Proprio dalla lettura di un libro sulle lettere negate agli internati nel manicomio di Volterra, mai spedite o mai recapitate loro, il pittore Fulvio Leoncini, toscano di Santa Croce sull’Arno, ha realizzato la mostra “Elettroshock”, dedicata al dolore di quei “reclusi”. Oggi l’esposizione è stata aperta nelle sale al secondo piano di palazzo Bastogi.
Ad inaugurare la mostra, con l’artista e il critico d’arte Nicola Nuti, il consigliere Paolo Bambagioni, che ha detto: “Abbiamo voluto che questo pittore esponesse qui sia perché fa un percorso d’arte nel silenzio della sua bottega, senza andare in cerca di facili clamori, sia perché la sua pittura ci consente di alzare il velo sui manicomi, triste piaga della nostra storia”.
In occasione della mostra è stato stampato un catalogo, con presentazione di Bambagioni e testo di Nuti, che riporta le testimonianze di altri due cultori d’arte, Fabrizio Mugnaini e Carlo Ricciardi, nonché frasi significative sulla follia e sui manicomi di Milan Kundera, Alda Merini e Jack Kerouac.

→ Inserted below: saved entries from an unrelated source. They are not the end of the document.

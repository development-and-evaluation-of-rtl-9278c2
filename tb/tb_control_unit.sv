// tb_control_unit: runs the sequencer through one whole image with a stub
// segmentation unit that answers `su_start` with `su_done` after a random
// delay. It checks the large-field order, the number of operand clocks and
// vectors per layer (S1 20x25, C1 4x16, S2 1x64 per field, C2 16x16 per
// image), every issue-stage read address against its own counters, the PE
// mode per layer, the write-back strobes and their addresses (including the
// method-2 window-to-BRAM mapping of S1), the S2 completion flag, the clocks
// from su_done to the field's S2 write, and the final done pulse.
`timescale 1ns/1ps
module tb_control_unit;
  import cnn_pkg::*;
  logic clk = 0, rst_n = 0;
  always #5 clk = ~clk;
  logic start = 0, busy, done, s2flag, su_start, su_done = 0;
  logic [3:0] lrf_y, lrf_x;
  phase_e phase, pe_phase;
  logic [5:0] rd_elem;
  baddr_t bram_raddr;
  logic [3:0] s1_rrow;
  logic [1:0] s1_rcol;
  logic [6:0] s2_raddr, s2_waddr;
  logic pe_en, pe_first, pe_last, s1_we, c1_we, s2_we, code_we;
  pe_mode_e pe_mode;
  logic [N_BRAM-1:0][6:0] s1_wwin;
  logic [1:0] c1_wrow;
  logic [3:0] code_wpos;

  control_unit dut (.clk, .rst_n, .start, .busy, .done, .one_simp2_end_flag(s2flag),
    .su_start, .lrf_y, .lrf_x, .su_done, .phase, .rd_elem, .bram_raddr, .s1_rrow, .s1_rcol,
    .s2_raddr, .pe_phase, .pe_en, .pe_first, .pe_last, .pe_mode, .s1_we, .s1_wwin, .c1_we,
    .c1_wrow, .s2_we, .s2_waddr, .code_we, .code_wpos);

  int checks = 0, failures = 0;
  task automatic check(input bit ok, input string what);
    checks++;
    if (!ok) begin failures++; if (failures < 20) $display("FAIL: %s", what); end
  endtask
  initial begin
    repeat (200000) @(posedge clk);
    failures++;
    $display("FAIL: watchdog");
    $display("TB_RESULT checks=%0d failures=%0d", checks, failures);
    $finish;
  end

  // stub segmentation unit
  int fields = 0;
  initial begin
    forever begin
      @(posedge clk);
      if (su_start) begin
        check(lrf_y == 4'(fields / 10) && lrf_x == 4'(fields % 10),
              $sformatf("field %0d at (%0d,%0d)", fields, lrf_y, lrf_x));
        check(phase == PH_SEG, "phase SEG while segmenting");
        fields++;
        repeat ($urandom % 8) @(posedge clk);
        su_done <= 1;
        @(posedge clk);
        su_done <= 0;
      end
    end
  end

  // issue-stage bookkeeping: the values of the previous clock are checked
  // when pe_en shows that clock was an issue clock
  int n_op [6], n_first [6];
  int idx [6];
  phase_e ph_q; baddr_t ba_q; logic [5:0] re_q; logic [3:0] rr_q; logic [1:0] rc_q; logic [6:0] sa_q;
  int s1w = 0, c1w = 0, s2w = 0, cw = 0, dones = 0, flags = 0;
  int t_sudone = 0, cyc = 0;

  always @(posedge clk) begin
    cyc++;
    if (su_done) t_sudone = cyc;
    if (pe_en) begin
      int el, g, e;
      el = (pe_phase == PH_S1) ? 25 : (pe_phase == PH_S2) ? 64 : 16;
      g = idx[pe_phase] / el;
      e = idx[pe_phase] % el;
      n_op[pe_phase]++;
      if (pe_first) n_first[pe_phase]++;
      check(ph_q == pe_phase, "PE phase follows issue phase");
      check(pe_first == (e == 0) && pe_last == (e == el - 1), "first/last");
      check(pe_mode == ((pe_phase == PH_C1 || pe_phase == PH_C2) ? PE_MIN : PE_DIST), "PE mode");
      check(re_q == 6'(e), "element index");
      case (pe_phase)
        PH_S1: check(ba_q == baddr_t'(g * 32 + e), $sformatf("bram address %0d, expected %0d", ba_q, g*32+e));
        PH_C1: check(rr_q == 4'(2 * g + e / 4) && rc_q == 2'(e % 4), "S1 read row/column");
        PH_C2: check(sa_q == 7'((2 * (g / 4) + e / 4) * 10 + 2 * (g % 4) + e % 4), "S2 read address");
        default: ;
      endcase
      idx[pe_phase] = (idx[pe_phase] + 1) % ((pe_phase == PH_S1) ? 500 : (pe_phase == PH_C2) ? 256 : 64);
    end
    ph_q <= phase; ba_q <= bram_raddr; re_q <= rd_elem; rr_q <= s1_rrow; rc_q <= s1_rcol; sa_q <= s2_raddr;
    if (s1_we) begin
      for (int b = 0; b < 5; b++)
        check(s1_wwin[b] == 7'((s1w % 20) / 2 * 10 + 5 * ((s1w % 20) % 2) + b),
              $sformatf("S1 write %0d BRAM %0d window %0d", s1w, b, s1_wwin[b]));
      s1w++;
    end
    if (c1_we) begin check(c1_wrow == 2'(c1w % 4), "C1 row"); c1w++; end
    if (s2_we) begin
      check(s2_waddr == 7'(s2w), "S2 write position");
      check(cyc - t_sudone == 634, $sformatf("su_done to S2 write: %0d clocks", cyc - t_sudone));
      s2w++;
    end
    if (s2flag) flags++;
    if (code_we) begin check(code_wpos == 4'(cw), "code position"); cw++; end
    if (done) dones++;
  end

  initial begin
    for (int i = 0; i < 6; i++) begin n_op[i] = 0; n_first[i] = 0; idx[i] = 0; end
    repeat (2) @(posedge clk);
    rst_n <= 1;
    @(posedge clk);
    check(!busy, "idle after reset");
    start <= 1;
    @(posedge clk);
    start <= 0;
    while (!done) @(posedge clk);
    @(posedge clk); #1;
    check(!busy, "idle after done");
    repeat (5) @(posedge clk);
    check(fields == 100, $sformatf("%0d large fields", fields));
    check(n_op[PH_S1] == 50000 && n_first[PH_S1] == 2000, "S1 operand clocks");
    check(n_op[PH_C1] == 6400 && n_first[PH_C1] == 400, "C1 operand clocks");
    check(n_op[PH_S2] == 6400 && n_first[PH_S2] == 100, "S2 operand clocks");
    check(n_op[PH_C2] == 256 && n_first[PH_C2] == 16, "C2 operand clocks");
    check(s1w == 2000 && c1w == 400 && s2w == 100 && cw == 16, "write-back counts");
    check(flags == 100, "one_simp2_end_flag once per field");
    check(dones == 1, "one done pulse");
    $display("TB_RESULT checks=%0d failures=%0d", checks, failures);
    $finish;
  end
endmodule
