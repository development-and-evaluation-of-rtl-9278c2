// image_ram: the single-port frame buffer that holds the input image in row
// order (pixel (y,x) at address y*32+x). It has one port, so at most one
// pixel is read or written per clock; this is the bandwidth limit the two
// segmentation units are built around. A write (we=1) stores wdata at addr;
// otherwise the port reads, and rdata shows the addressed pixel one clock
// later (registered read, as in an FPGA block RAM). Contents are not reset.
module image_ram
  import cnn_pkg::*;
#(
  parameter int unsigned DEPTH = IMG_SIDE * IMG_SIDE,  // 1024 pixels
  parameter int unsigned AW    = $clog2(DEPTH)
) (
  input  logic          clk,
  input  logic          we,
  input  logic [AW-1:0] addr,
  input  pix_t          wdata,
  output pix_t          rdata
);
  pix_t mem [DEPTH];

  always_ff @(posedge clk) begin
    if (we) mem[addr] <= wdata;
    rdata <= mem[addr];
  end
endmodule
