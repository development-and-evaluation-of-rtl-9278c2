// tb_image_ram: writes random bytes to every address of the image_ram, reads them
// back in random order and checks the one-clock read latency, then checks
// that a write followed by reads elsewhere leaves other words unchanged.
`timescale 1ns/1ps
module tb_image_ram;
  import cnn_pkg::*;
  logic clk = 0;
  always #5 clk = ~clk;
  logic we = 0;
  logic [9:0] addr = 0;
  pix_t wdata = 0, rdata;
  pix_t model [1024];

  image_ram dut (.clk, .we, .addr, .wdata, .rdata);

  int checks = 0, failures = 0;
  initial begin
    repeat (20000) @(posedge clk);
    failures++;
    $display("FAIL: watchdog");
    $display("TB_RESULT checks=%0d failures=%0d", checks, failures);
    $finish;
  end
  initial begin
    @(posedge clk);
    for (int i = 0; i < 1024; i++) begin
      model[i] = 8'($urandom);
      we <= 1; addr <= 10'(i); wdata <= model[i];
      @(posedge clk);
    end
    we <= 0;
    for (int n = 0; n < 3000; n++) begin
      automatic int i = $urandom % 1024;
      if (n % 7 == 3) begin
        model[i] = 8'($urandom);
        we <= 1; addr <= 10'(i); wdata <= model[i];
        @(posedge clk);
        we <= 0;
      end else begin
        addr <= 10'(i);
        @(posedge clk); #1;
        checks++;
        if (rdata != model[i]) begin
          failures++;
          $display("FAIL: addr %0d read %0d expected %0d", i, rdata, model[i]);
        end
      end
    end
    $display("TB_RESULT checks=%0d failures=%0d", checks, failures);
    $finish;
  end
endmodule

Ha spiegato Nuti: “Leoncini è un artista interessato all’interiorità dell’essere umano, a quella parte in ombra che è dentro ognuno di noi, ma sulla quale, come dice egli stesso, si può sempre accendere una luce”. E ancora: “Questa mostra è il frutto di due anni e mezzo di intenso lavoro”.
Leoncini, da parte sua, ha così concluso: “La lettura di quelle lettere e il successivo lavoro hanno rappresentato, per me, un’immersione totale in un dolore inimmaginabile. A me, d’altronde, non interessava descrivere la follia, ma rappresentare il dolore di chi ha subito la doppia violenza dell’essere prima internato e poi privato di ogni più tenue filo di voce. E per rappresentare quel dolore, occorreva prima viverlo”.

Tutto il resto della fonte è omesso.